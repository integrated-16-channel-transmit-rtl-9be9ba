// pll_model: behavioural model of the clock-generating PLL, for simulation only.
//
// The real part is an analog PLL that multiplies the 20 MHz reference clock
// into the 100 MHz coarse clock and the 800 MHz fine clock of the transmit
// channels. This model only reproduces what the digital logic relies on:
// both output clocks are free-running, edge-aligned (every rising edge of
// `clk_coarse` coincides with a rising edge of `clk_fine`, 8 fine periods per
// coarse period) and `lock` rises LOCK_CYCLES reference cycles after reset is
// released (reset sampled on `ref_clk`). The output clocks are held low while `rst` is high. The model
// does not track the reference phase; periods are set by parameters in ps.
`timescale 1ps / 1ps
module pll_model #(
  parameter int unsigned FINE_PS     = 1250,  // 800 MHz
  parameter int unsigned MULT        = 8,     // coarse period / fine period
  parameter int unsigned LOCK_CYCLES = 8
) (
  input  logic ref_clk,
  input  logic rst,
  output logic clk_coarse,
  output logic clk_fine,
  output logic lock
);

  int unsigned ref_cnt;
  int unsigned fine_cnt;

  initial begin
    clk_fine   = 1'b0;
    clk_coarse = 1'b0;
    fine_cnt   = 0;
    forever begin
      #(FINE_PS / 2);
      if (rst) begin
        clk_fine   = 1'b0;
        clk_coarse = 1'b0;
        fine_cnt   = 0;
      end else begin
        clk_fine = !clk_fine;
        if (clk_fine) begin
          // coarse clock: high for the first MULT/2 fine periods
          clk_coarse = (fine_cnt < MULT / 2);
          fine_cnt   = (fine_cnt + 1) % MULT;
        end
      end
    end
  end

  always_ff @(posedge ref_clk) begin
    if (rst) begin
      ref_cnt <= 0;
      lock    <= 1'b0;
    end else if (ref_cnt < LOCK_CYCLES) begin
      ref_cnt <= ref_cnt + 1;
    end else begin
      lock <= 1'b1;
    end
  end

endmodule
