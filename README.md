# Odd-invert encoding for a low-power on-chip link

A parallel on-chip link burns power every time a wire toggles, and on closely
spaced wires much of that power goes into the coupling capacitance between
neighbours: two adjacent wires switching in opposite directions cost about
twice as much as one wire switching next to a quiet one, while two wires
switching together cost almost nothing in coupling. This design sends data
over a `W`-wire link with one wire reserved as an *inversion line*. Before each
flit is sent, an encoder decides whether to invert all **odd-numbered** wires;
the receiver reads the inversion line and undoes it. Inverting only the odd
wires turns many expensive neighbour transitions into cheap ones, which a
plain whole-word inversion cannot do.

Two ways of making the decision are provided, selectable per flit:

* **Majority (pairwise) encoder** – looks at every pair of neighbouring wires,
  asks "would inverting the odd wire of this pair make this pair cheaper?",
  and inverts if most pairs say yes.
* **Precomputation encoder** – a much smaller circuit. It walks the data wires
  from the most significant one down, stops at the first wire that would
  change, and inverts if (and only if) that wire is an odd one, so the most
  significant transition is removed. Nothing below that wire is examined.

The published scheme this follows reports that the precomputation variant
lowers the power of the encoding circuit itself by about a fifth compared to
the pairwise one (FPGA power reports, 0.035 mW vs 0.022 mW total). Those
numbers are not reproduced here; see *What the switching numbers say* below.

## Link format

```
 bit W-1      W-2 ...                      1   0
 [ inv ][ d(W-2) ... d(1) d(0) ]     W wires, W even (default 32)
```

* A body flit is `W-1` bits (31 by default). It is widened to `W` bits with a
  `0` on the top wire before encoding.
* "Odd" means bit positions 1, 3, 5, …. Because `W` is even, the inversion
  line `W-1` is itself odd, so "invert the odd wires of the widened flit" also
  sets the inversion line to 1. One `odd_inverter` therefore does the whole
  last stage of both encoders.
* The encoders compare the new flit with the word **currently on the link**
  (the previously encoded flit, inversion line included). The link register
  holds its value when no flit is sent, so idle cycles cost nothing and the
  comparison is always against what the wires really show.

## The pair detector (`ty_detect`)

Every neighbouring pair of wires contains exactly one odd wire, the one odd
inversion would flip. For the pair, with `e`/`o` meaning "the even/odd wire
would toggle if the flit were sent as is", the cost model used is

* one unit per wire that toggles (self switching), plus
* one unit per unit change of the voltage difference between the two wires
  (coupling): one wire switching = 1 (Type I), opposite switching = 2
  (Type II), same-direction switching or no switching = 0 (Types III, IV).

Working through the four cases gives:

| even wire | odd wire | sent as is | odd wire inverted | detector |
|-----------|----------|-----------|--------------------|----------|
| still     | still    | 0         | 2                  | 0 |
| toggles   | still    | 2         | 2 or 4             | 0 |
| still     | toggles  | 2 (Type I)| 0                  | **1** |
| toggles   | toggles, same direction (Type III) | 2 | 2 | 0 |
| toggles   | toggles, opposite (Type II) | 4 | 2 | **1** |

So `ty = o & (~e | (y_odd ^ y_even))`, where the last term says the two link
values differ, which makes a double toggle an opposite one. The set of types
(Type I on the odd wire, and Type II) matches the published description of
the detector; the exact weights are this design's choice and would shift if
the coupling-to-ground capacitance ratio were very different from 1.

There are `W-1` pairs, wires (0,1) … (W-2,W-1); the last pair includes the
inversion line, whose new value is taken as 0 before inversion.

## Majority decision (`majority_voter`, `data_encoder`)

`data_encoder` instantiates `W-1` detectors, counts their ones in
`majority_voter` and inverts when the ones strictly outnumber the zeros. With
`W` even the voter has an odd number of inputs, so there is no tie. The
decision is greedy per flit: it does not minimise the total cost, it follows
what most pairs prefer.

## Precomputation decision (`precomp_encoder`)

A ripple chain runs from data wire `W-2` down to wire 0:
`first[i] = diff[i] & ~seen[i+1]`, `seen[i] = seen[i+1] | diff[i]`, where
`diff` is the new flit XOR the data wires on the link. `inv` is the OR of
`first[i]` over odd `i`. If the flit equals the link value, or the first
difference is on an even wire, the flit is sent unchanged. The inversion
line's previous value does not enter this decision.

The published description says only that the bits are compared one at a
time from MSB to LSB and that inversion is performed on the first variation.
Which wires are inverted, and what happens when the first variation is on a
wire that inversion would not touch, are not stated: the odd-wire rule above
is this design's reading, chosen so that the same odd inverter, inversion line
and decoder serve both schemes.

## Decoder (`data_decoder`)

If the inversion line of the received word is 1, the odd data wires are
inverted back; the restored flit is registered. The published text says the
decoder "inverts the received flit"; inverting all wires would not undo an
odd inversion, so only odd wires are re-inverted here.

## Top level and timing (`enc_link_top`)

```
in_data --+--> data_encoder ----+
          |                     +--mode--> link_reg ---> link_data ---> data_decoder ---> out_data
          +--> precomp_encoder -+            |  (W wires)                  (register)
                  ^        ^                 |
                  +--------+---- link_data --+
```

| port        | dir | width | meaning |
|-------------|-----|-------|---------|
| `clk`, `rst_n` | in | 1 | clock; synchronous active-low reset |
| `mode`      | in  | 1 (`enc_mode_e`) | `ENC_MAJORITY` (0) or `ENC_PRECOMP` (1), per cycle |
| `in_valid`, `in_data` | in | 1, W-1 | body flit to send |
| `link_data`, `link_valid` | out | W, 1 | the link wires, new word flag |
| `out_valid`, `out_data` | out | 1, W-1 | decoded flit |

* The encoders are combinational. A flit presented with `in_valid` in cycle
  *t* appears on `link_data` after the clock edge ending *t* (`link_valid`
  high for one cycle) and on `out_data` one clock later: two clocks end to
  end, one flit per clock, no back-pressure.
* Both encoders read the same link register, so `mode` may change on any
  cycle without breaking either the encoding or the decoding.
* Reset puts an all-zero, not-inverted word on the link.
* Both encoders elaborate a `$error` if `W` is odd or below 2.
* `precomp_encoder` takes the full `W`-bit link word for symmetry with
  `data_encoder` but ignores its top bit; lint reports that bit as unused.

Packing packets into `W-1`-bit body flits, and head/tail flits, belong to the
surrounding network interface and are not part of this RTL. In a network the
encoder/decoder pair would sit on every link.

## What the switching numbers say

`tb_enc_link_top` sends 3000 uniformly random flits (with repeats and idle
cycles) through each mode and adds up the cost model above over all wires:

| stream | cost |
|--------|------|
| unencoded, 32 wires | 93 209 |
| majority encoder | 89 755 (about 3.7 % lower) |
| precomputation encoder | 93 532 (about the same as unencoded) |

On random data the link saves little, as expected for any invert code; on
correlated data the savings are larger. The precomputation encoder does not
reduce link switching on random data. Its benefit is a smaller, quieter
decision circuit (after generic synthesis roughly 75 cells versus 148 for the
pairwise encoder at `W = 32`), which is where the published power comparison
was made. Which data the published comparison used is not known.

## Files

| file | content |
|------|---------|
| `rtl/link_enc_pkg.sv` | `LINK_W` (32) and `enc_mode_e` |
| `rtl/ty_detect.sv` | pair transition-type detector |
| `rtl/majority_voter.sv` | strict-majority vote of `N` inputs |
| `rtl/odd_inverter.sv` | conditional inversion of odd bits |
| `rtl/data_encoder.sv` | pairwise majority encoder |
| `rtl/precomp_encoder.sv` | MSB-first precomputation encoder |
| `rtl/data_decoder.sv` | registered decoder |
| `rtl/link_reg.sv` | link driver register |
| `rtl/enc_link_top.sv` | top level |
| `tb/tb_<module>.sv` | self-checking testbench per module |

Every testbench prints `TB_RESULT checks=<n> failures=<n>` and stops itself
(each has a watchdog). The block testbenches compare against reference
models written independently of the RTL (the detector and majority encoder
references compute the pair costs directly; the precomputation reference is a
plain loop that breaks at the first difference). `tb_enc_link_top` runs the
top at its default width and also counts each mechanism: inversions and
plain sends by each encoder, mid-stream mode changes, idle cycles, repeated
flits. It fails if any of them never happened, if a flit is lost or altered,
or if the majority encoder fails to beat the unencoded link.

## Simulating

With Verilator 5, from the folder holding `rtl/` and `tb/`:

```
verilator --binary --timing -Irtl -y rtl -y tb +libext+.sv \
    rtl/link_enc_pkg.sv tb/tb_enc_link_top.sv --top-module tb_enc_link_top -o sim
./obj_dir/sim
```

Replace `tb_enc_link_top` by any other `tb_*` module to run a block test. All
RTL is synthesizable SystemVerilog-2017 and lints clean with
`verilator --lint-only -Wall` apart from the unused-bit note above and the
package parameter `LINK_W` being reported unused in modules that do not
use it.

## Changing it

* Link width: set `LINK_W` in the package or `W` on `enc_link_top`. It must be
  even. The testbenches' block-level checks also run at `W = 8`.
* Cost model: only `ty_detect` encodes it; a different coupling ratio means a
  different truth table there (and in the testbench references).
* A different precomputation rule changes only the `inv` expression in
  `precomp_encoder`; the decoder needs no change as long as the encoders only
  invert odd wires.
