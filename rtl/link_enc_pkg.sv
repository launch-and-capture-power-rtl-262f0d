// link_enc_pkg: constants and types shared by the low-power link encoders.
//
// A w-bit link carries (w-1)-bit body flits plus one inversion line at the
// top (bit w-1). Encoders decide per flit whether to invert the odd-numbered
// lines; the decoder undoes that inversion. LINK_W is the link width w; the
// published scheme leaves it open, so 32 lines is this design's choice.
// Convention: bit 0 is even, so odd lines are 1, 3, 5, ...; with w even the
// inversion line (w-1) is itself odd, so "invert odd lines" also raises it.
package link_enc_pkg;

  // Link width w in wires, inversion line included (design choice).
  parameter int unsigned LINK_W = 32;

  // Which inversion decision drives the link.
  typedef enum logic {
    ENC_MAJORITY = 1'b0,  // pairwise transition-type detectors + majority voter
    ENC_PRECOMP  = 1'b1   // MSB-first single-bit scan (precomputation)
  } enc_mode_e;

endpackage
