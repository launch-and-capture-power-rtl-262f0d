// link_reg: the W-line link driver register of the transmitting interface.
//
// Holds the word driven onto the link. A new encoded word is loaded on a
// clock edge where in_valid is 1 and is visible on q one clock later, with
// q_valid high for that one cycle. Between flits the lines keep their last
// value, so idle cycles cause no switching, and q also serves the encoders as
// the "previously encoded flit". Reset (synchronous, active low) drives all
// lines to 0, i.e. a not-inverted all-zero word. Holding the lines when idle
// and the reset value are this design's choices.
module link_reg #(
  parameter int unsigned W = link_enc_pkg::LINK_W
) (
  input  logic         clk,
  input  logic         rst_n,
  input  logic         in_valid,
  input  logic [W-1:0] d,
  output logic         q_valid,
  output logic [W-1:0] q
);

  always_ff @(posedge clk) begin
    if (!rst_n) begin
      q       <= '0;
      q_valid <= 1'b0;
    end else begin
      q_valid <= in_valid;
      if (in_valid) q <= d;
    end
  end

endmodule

Try it. Once you find the line with "(Type II), same-direction" above, print it and every line after it up to and including the line with "their ones in", exactly as written and nothing else.

Result of this task.
  (Type II), same-direction switching or no switching = 0 (Types III, IV).

Working through the four cases gives:

| even wire | odd wire | sent as is | odd wire inverted | detector |
|-----------|----------|-----------|--------------------|----------|
| still     | still    | 0         | 2                  | 0 |
| toggles   | still    | 2         | 2 or 4             | 0 |
| still     | toggles  | 2 (Type I)| 0                  | **1** |
| toggles   | toggles, same direction (Type III) | 2 | 2 | 0 |
| toggles   | toggles, opposite (Type II) | 4 | 2 | **1** |

So `ty = o & (~e | (y_odd ^ y_even))`, where the last term says the two link
values differ, which makes a double toggle an opposite one. The set of types
(Type I on the odd wire, and Type II) matches the published description of
the detector; the exact weights are this design's choice and would shift if
the coupling-to-ground capacitance ratio were very different from 1.

There are `W-1` pairs, wires (0,1) … (W-2,W-1); the last pair includes the
inversion line, whose new value is taken as 0 before inversion.

## Majority decision (`majority_voter`, `data_encoder`)

`data_encoder` instantiates `W-1` detectors, counts their ones in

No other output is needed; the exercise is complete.